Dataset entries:

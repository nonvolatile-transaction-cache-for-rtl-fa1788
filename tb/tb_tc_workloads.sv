// Benchmark workloads on the whole design at four TC sizes.
//
// Runs the write patterns of the graph, rbtree, sps, btree and hashtable
// benchmarks (see tc_workload_run for the per-transaction line counts) on
// four copies of tc_system with 1 KB, 2 KB, 4 KB and 8 KB of TC per core
// (16, 32, 64 and 128 lines), all with 4 cores and the same NVRAM
// bandwidth. Every copy checks write-back order, transaction atomicity and
// the final NVRAM image. The table printed at the end gives, per workload
// and size, the cycles taken and the cycles cores spent stalled on a full
// TC. Expected trend, checked: for each workload the 1 KB TC stalls at least
// as much as the 8 KB TC, and the workloads with the longest transactions
// (rbtree, btree) stall at 1 KB at all.
module tb_tc_workloads;

  logic clk = 1'b0;
  always #5 clk = ~clk;

  localparam int NS = 4;
  logic done [NS];
  int   chk [NS], fail [NS];
  int   stall [NS][5], runc [NS][5];

  tc_workload_run #(.TC_BYTES(1024)) u_1k (.clk, .done(done[0]), .checks(chk[0]), .failures(fail[0]),
                                           .stall_cyc(stall[0]), .run_cyc(runc[0]));
  tc_workload_run #(.TC_BYTES(2048)) u_2k (.clk, .done(done[1]), .checks(chk[1]), .failures(fail[1]),
                                           .stall_cyc(stall[1]), .run_cyc(runc[1]));
  tc_workload_run #(.TC_BYTES(4096)) u_4k (.clk, .done(done[2]), .checks(chk[2]), .failures(fail[2]),
                                           .stall_cyc(stall[2]), .run_cyc(runc[2]));
  tc_workload_run #(.TC_BYTES(8192)) u_8k (.clk, .done(done[3]), .checks(chk[3]), .failures(fail[3]),
                                           .stall_cyc(stall[3]), .run_cyc(runc[3]));

  int checks = 0, failures = 0;

  initial begin
    #5000000;
    $display("watchdog expired");
    $display("TB_RESULT checks=%0d failures=%0d", checks, failures + 1);
    $finish;
  end

  initial begin
    string names [5];
    names = '{"graph", "rbtree", "sps", "btree", "hashtable"};
    wait (done[0] && done[1] && done[2] && done[3]);
    #1;
    for (int s = 0; s < NS; s++) begin checks += chk[s]; failures += fail[s]; end
    $display("workload    cycles 1K/2K/4K/8K            stall-cycles 1K/2K/4K/8K");
    for (int w = 0; w < 5; w++) begin
      $display("%-10s  %6d %6d %6d %6d    %6d %6d %6d %6d", names[w],
               runc[0][w], runc[1][w], runc[2][w], runc[3][w],
               stall[0][w], stall[1][w], stall[2][w], stall[3][w]);
      checks++;
      if (stall[0][w] < stall[3][w]) begin
        failures++;
        $display("FAIL %s: 1 KB TC stalls less than 8 KB TC", names[w]);
      end
    end
    checks++;
    if (stall[0][1] == 0 || stall[0][3] == 0) begin
      failures++;
      $display("FAIL no TC-full stall at 1 KB for the long transactions");
    end
    $display("TB_RESULT checks=%0d failures=%0d", checks, failures);
    $finish;
  end

endmodule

**Exercise description**
Retype the records above from the very first line down to the line with "TC per core", keeping both of those lines. Include nothing beyond them.

**Exercise output**
repository nonvolatile-transaction-cache-for-rtl-fa1788
filename tb/tb_tc_workloads.sv
// Benchmark workloads on the whole design at four TC sizes.
//
// Runs the write patterns of the graph, rbtree, sps, btree and hashtable
// benchmarks (see tc_workload_run for the per-transaction line counts) on
// four copies of tc_system with 1 KB, 2 KB, 4 KB and 8 KB of TC per core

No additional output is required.